- **TASK DETAILS**
Find the line with "repeat (4) @(posedge rd_clk);" in the entries below, then reproduce it and every line after it down to and including the line with "written half read", exactly.

*** STORED DATA

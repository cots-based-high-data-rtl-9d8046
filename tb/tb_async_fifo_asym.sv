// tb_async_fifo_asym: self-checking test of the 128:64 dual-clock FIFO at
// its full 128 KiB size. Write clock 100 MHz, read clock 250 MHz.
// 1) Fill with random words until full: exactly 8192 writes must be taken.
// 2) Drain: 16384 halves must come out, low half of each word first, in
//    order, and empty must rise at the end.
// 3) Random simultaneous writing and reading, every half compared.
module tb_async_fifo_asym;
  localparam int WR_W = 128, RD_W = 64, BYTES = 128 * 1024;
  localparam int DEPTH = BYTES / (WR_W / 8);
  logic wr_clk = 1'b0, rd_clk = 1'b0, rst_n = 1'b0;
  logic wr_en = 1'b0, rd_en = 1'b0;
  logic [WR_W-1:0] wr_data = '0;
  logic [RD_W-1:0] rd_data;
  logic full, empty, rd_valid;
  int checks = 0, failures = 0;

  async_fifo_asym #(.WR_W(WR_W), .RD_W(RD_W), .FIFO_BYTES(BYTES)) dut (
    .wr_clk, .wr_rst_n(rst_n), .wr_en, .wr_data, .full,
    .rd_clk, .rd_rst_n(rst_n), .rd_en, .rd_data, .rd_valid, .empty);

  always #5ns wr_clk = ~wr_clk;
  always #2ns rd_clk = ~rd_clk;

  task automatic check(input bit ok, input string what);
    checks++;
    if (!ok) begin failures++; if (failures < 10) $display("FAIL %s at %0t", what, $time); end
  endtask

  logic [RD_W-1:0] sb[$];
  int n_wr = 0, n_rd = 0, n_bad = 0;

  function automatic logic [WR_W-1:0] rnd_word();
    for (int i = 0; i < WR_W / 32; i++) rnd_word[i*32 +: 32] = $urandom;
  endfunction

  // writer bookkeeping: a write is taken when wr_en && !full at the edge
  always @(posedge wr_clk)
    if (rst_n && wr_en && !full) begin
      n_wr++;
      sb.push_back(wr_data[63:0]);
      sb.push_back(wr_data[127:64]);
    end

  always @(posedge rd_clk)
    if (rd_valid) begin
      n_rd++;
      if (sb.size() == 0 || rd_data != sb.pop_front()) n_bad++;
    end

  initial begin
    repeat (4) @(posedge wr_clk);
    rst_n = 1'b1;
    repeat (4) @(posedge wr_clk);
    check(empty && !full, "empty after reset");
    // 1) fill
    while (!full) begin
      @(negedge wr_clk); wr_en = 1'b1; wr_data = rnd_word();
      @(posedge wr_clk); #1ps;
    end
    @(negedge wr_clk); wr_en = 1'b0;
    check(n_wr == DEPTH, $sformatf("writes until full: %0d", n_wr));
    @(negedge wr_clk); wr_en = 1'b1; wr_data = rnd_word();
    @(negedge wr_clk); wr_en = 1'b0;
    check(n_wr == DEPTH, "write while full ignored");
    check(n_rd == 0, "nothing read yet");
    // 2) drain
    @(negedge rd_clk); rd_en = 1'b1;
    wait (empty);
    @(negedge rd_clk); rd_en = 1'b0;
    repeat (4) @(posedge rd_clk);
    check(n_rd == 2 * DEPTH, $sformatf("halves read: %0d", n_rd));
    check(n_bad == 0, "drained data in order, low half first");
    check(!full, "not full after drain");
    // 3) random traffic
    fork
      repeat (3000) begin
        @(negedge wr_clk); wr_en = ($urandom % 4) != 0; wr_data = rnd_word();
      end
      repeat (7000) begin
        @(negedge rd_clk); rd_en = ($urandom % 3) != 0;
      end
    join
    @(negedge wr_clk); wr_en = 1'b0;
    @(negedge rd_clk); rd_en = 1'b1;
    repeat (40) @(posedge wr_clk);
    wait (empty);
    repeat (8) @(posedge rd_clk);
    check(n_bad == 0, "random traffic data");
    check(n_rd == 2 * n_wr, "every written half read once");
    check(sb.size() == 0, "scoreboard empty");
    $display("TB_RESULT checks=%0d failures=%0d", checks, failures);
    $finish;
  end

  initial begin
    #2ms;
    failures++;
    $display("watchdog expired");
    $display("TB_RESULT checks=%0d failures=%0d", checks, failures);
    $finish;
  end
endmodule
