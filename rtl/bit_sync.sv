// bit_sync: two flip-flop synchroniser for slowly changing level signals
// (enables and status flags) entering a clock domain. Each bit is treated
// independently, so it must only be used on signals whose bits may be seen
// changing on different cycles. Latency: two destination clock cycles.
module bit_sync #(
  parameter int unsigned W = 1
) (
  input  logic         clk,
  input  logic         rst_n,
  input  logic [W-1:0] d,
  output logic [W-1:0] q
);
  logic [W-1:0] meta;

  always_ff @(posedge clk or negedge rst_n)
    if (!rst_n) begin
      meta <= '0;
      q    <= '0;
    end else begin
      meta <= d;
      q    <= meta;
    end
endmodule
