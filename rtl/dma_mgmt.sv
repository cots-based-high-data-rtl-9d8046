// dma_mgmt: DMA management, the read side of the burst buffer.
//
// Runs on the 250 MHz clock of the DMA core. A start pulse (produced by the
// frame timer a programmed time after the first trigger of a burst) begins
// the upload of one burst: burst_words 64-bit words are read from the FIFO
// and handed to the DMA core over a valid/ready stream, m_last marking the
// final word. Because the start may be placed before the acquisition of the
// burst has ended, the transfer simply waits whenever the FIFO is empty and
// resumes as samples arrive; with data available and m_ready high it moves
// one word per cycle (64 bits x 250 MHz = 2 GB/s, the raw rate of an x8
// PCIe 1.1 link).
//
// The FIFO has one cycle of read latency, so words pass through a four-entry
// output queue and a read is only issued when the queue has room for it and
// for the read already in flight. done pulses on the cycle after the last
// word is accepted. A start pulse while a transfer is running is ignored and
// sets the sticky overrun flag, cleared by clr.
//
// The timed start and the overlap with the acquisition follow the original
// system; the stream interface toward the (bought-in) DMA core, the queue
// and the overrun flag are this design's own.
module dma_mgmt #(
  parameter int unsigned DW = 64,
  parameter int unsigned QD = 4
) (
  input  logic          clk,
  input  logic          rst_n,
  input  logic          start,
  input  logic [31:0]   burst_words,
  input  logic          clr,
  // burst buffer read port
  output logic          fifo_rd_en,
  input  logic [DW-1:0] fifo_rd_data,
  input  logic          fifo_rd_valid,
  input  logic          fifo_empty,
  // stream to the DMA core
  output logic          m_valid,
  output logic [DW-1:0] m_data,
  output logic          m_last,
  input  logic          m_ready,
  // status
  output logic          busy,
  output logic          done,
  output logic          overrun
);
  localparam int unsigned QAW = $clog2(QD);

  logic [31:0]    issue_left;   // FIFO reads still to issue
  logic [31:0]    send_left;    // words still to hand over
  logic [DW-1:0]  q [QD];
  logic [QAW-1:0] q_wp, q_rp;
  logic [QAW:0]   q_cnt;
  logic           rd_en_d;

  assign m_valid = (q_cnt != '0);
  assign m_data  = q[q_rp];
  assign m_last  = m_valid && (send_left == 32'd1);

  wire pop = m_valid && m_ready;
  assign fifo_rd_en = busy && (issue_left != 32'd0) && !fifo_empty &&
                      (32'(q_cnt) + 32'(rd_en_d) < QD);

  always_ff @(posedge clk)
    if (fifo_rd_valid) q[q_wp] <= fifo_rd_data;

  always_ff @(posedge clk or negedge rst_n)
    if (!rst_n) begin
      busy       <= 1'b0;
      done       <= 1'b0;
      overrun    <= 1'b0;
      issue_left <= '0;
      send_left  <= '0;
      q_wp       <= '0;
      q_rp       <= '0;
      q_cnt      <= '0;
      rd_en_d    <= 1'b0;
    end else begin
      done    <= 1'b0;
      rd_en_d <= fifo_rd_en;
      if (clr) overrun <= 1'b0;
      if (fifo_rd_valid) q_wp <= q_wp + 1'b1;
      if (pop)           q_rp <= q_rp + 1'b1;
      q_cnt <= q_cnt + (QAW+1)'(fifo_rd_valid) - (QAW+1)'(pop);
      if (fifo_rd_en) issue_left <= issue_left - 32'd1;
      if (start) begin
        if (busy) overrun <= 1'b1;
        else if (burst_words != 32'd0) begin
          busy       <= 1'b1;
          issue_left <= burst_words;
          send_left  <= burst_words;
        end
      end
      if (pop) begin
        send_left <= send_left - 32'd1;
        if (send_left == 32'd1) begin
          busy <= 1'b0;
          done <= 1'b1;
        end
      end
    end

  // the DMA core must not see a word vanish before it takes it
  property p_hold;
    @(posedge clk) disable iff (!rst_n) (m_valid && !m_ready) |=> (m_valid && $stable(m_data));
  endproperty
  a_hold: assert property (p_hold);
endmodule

******
*** STORED DATA

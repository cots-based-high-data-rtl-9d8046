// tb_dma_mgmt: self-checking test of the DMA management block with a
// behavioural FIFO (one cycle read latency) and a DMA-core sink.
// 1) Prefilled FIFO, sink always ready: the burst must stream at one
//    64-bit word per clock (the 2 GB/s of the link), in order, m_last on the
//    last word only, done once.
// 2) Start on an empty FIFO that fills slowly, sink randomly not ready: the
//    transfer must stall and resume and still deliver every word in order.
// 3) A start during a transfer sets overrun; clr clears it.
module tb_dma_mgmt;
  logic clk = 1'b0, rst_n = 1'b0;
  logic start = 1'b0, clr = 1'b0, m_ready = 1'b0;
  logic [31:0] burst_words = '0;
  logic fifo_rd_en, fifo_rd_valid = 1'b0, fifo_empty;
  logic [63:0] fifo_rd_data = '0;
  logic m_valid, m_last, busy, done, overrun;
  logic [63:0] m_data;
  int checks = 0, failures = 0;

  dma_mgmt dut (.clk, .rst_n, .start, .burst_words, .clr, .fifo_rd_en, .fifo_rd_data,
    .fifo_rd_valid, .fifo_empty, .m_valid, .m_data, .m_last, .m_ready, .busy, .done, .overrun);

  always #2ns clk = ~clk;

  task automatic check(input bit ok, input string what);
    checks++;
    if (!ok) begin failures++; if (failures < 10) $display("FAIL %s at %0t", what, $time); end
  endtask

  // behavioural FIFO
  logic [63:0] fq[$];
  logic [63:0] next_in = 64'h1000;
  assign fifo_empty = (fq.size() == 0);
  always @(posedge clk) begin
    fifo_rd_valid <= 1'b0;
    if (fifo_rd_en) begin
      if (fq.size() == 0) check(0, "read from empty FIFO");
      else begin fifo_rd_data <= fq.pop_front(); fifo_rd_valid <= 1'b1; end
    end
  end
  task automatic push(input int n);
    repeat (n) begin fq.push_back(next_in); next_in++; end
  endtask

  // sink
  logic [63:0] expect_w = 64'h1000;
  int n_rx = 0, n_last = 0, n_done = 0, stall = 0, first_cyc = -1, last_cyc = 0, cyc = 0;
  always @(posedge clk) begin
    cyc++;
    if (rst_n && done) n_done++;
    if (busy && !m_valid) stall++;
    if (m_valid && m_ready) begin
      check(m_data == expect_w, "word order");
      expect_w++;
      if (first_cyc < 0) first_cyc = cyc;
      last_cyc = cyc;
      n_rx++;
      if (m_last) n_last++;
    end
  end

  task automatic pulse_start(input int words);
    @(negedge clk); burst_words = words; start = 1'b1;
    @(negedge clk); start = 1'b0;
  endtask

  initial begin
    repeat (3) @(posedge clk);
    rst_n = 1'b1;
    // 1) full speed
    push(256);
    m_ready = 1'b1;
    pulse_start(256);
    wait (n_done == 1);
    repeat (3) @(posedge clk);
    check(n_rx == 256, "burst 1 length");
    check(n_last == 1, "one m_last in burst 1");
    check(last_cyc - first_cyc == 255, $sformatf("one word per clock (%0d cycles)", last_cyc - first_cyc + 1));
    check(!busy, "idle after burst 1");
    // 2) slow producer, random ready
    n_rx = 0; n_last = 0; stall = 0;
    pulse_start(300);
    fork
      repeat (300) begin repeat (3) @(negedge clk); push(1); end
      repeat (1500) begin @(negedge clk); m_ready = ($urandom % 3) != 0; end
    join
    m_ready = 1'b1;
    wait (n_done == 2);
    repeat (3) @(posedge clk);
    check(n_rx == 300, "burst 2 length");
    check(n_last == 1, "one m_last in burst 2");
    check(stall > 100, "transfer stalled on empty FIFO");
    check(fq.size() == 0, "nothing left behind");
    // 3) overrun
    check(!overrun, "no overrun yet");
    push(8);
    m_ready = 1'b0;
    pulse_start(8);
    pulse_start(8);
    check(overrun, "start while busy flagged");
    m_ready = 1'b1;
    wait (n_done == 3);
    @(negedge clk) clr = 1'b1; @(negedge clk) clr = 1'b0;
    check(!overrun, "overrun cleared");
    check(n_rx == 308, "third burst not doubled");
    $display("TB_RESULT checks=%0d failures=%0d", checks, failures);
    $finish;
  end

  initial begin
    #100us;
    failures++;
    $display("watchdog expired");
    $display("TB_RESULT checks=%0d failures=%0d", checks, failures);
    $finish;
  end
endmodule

******

- **EXERCISE RESULT**
    repeat (4) @(posedge rd_clk);
    check(n_rd == 2 * DEPTH, $sformatf("halves read: %0d", n_rd));
    check(n_bad == 0, "drained data in order, low half first");
    check(!full, "not full after drain");
    // 3) random traffic
    fork
      repeat (3000) begin
        @(negedge wr_clk); wr_en = ($urandom % 4) != 0; wr_data = rnd_word();
      end
      repeat (7000) begin
        @(negedge rd_clk); rd_en = ($urandom % 3) != 0;
      end
    join
    @(negedge wr_clk); wr_en = 1'b0;
    @(negedge rd_clk); rd_en = 1'b1;
    repeat (40) @(posedge wr_clk);
    wait (empty);
    repeat (8) @(posedge rd_clk);
    check(n_bad == 0, "random traffic data");
    check(n_rd == 2 * n_wr, "every written half read once");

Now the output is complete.